*** Block opens ***
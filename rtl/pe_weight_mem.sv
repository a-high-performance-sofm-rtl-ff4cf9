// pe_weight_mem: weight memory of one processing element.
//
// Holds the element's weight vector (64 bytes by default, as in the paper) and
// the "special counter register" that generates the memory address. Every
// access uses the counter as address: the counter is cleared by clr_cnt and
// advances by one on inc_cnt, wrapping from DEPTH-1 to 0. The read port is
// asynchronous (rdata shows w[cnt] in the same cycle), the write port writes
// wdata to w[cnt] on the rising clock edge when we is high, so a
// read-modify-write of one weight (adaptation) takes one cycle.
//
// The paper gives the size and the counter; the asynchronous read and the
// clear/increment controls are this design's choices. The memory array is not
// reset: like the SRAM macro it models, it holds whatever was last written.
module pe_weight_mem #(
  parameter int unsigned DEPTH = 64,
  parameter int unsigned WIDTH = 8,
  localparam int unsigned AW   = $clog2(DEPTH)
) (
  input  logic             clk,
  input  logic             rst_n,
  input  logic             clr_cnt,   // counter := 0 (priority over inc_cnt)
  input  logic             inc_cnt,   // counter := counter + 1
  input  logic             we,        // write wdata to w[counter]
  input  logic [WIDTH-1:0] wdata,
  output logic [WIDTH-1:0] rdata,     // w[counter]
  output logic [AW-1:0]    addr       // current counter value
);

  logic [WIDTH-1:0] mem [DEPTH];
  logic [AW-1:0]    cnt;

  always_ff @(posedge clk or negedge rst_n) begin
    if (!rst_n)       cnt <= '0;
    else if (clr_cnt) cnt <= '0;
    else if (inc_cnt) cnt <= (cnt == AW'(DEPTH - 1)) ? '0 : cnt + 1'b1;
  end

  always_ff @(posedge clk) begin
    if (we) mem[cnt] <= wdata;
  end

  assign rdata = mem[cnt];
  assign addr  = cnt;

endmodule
*** Block closes ***
*** Block opens ***
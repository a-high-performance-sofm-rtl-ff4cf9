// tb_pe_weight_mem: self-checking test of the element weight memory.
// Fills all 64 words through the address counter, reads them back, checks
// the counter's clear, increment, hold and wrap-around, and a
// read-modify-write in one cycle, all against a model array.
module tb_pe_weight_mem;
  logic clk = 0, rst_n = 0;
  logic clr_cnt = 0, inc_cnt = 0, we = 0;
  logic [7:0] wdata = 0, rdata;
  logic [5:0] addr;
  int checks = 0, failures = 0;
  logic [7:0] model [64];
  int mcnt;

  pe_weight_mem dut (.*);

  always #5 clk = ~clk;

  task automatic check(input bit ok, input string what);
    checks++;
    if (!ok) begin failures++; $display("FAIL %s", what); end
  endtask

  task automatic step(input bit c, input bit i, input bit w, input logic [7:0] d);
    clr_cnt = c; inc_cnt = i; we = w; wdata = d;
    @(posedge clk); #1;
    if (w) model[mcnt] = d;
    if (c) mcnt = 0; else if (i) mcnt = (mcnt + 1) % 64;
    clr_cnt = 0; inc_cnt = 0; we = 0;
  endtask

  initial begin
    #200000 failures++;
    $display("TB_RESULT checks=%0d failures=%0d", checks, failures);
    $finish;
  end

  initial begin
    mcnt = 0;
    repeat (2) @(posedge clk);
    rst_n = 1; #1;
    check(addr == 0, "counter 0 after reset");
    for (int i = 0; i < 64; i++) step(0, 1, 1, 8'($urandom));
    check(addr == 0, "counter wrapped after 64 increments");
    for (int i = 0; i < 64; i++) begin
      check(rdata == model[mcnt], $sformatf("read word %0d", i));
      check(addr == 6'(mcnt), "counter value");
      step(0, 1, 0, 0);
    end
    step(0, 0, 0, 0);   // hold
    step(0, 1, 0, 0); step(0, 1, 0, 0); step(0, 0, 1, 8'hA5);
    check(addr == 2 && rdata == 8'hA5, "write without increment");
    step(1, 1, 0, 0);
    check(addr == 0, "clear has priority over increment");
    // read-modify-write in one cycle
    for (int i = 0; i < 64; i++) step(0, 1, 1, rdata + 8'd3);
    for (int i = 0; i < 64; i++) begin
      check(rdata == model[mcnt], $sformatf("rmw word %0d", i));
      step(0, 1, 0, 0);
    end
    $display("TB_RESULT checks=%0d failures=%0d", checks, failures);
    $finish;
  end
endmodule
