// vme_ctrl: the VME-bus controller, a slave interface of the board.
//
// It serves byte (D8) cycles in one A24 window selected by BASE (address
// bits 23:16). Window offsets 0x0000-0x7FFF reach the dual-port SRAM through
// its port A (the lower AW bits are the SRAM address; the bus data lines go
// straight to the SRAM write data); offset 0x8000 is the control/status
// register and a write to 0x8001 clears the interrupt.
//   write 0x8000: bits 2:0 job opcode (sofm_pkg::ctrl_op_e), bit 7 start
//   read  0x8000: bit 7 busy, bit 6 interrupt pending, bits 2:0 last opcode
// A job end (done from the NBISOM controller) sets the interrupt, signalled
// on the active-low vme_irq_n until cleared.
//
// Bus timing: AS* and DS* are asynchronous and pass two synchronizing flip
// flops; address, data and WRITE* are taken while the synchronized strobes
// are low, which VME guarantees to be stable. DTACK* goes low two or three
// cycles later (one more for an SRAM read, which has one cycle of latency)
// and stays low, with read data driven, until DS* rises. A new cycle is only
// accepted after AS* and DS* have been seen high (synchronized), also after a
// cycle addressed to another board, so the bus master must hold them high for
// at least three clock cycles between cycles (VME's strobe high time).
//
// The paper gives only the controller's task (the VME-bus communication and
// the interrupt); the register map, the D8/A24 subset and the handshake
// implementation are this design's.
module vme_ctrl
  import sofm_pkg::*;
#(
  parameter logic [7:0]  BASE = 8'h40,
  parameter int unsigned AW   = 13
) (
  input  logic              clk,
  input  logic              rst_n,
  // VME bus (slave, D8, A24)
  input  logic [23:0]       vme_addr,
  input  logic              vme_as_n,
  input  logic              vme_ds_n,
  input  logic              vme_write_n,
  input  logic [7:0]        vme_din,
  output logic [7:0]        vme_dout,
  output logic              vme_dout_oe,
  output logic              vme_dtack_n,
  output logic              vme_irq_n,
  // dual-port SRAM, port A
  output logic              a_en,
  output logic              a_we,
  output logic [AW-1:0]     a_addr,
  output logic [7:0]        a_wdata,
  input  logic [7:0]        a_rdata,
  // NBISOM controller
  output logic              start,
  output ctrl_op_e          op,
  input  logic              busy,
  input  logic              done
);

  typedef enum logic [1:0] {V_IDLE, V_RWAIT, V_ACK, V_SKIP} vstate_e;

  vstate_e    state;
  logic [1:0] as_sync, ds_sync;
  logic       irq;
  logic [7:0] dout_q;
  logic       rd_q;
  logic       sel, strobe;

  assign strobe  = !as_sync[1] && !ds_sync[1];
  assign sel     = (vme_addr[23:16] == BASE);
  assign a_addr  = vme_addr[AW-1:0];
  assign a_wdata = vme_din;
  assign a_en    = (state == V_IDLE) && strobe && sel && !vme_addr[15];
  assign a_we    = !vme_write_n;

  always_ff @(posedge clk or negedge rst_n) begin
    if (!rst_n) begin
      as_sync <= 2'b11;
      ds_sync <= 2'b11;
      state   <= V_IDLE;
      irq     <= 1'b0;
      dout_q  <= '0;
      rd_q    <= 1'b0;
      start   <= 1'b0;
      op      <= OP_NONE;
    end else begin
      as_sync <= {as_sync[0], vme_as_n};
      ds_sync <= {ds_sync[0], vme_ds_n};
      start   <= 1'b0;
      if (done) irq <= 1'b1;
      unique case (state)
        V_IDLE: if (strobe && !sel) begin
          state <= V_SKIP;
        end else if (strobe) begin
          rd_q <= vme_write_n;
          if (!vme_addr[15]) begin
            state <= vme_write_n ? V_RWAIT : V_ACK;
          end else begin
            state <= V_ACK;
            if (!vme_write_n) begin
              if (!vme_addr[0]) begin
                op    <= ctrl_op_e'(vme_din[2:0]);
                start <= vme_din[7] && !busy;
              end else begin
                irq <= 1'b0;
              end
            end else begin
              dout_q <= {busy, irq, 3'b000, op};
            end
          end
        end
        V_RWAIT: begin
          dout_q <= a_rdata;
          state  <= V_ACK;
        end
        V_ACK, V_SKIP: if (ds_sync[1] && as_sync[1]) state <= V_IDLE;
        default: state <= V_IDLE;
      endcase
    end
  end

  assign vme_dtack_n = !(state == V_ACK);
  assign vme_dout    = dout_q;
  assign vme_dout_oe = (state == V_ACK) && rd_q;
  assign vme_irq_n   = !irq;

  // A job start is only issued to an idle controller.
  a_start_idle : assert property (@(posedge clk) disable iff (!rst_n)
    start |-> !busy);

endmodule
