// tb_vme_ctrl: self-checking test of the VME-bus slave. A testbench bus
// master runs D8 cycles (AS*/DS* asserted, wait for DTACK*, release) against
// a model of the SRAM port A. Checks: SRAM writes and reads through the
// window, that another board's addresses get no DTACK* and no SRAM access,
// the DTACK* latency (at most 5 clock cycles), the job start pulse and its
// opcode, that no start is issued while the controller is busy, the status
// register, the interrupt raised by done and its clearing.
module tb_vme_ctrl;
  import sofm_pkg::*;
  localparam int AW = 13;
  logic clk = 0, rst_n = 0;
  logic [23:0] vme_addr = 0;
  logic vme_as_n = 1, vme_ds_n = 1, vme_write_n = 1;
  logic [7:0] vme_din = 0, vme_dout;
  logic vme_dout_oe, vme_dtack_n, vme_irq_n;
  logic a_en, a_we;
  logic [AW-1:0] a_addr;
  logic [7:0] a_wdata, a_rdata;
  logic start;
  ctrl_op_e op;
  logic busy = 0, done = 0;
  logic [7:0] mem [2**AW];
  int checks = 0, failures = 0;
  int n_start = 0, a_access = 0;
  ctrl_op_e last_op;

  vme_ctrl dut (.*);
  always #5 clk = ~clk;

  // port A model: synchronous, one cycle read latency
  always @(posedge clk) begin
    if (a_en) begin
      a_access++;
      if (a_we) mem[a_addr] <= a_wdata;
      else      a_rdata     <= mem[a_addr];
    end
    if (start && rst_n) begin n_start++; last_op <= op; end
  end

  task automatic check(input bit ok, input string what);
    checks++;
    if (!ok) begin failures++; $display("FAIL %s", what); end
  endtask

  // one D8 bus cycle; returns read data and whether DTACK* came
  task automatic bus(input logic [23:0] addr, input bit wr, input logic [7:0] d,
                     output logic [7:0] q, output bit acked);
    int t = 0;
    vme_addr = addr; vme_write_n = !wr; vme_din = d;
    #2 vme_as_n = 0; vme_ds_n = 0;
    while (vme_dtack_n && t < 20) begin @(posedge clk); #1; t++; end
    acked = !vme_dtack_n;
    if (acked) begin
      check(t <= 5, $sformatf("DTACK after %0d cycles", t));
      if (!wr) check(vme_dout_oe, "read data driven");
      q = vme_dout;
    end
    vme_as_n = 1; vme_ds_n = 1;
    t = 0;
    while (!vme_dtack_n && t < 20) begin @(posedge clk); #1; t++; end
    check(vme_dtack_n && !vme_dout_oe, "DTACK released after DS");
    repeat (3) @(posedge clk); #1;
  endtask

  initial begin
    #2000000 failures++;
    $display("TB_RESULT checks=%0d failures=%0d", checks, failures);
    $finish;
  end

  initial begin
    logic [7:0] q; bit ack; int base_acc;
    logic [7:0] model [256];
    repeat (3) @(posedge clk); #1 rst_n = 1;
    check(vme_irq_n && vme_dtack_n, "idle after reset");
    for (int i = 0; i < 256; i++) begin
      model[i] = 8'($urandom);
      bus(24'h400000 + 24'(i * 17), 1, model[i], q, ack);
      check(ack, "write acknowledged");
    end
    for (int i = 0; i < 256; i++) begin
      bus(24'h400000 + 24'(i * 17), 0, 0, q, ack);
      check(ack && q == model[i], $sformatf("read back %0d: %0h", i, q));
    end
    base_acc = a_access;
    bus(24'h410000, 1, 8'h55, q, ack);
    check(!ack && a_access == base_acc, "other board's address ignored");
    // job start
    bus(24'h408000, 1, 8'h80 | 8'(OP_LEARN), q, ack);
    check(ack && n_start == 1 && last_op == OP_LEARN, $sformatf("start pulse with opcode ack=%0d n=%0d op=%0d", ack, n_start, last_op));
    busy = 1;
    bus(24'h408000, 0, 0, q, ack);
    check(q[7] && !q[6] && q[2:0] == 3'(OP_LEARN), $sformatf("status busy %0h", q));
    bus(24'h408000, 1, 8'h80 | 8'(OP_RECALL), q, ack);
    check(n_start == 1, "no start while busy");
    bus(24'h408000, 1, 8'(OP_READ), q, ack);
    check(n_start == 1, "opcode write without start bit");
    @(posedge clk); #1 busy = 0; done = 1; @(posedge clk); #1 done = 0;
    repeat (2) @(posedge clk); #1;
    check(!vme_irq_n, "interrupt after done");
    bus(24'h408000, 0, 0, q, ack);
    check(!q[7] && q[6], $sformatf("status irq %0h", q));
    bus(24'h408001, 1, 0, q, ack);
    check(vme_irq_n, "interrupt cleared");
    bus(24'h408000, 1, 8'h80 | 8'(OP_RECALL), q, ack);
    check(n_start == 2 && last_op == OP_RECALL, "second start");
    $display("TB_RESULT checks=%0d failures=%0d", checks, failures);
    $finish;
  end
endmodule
*** Block closes ***
*** Block opens ***
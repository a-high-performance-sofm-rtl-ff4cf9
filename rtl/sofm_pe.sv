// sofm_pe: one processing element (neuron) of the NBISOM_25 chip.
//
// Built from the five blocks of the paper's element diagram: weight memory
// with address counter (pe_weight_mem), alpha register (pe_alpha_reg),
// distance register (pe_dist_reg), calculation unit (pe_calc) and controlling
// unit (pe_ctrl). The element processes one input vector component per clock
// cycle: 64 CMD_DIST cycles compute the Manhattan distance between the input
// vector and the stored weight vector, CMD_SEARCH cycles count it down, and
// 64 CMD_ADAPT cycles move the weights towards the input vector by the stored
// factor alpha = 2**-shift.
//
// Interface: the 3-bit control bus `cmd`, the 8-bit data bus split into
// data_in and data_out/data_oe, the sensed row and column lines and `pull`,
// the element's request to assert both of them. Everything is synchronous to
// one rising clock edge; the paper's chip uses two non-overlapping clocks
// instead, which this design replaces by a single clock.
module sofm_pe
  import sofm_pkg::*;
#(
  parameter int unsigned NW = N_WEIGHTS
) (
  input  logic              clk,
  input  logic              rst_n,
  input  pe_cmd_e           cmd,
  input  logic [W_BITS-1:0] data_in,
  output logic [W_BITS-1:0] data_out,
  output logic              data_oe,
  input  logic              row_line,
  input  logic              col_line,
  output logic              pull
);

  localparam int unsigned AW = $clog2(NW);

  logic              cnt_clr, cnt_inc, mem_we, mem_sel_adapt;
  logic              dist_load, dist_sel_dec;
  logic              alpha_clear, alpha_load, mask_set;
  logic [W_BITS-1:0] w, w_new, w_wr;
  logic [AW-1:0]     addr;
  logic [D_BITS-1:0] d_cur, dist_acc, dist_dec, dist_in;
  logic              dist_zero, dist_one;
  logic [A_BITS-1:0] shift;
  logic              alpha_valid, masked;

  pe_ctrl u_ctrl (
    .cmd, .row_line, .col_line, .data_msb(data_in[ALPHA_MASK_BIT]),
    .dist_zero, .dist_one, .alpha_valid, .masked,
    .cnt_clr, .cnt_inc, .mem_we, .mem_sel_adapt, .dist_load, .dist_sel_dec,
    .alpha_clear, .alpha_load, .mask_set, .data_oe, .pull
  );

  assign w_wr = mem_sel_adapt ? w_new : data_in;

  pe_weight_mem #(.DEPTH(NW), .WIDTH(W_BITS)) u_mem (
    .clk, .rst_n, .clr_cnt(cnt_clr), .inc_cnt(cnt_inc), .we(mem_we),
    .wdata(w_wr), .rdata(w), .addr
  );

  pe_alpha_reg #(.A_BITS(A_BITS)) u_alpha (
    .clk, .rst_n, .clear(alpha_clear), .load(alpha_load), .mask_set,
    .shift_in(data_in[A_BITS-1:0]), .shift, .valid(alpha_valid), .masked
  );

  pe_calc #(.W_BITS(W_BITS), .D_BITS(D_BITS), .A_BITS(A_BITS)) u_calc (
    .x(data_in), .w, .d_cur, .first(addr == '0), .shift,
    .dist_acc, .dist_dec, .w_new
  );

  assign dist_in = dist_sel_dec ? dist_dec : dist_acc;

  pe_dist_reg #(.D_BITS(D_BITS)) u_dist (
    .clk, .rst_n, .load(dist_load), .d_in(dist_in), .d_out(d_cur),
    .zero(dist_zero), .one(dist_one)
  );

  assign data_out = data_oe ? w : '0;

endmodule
*** Block closes ***
Restate word for word the entries above, starting at the line with "rdata + 8'd3);" and ending at the line with "bit 7 start", inclusive, and no others.

    for (int i = 0; i < 64; i++) step(0, 1, 1, rdata + 8'd3);
    for (int i = 0; i < 64; i++) begin
      check(rdata == model[mcnt], $sformatf("rmw word %0d", i));
      step(0, 1, 0, 0);
    end
    $display("TB_RESULT checks=%0d failures=%0d", checks, failures);
    $finish;
  end
endmodule
// vme_ctrl: the VME-bus controller, a slave interface of the board.
//
// It serves byte (D8) cycles in one A24 window selected by BASE (address
// bits 23:16). Window offsets 0x0000-0x7FFF reach the dual-port SRAM through
// its port A (the lower AW bits are the SRAM address; the bus data lines go
// straight to the SRAM write data); offset 0x8000 is the control/status
// register and a write to 0x8001 clears the interrupt.
//   write 0x8000: bits 2:0 job opcode (sofm_pkg::ctrl_op_e), bit 7 start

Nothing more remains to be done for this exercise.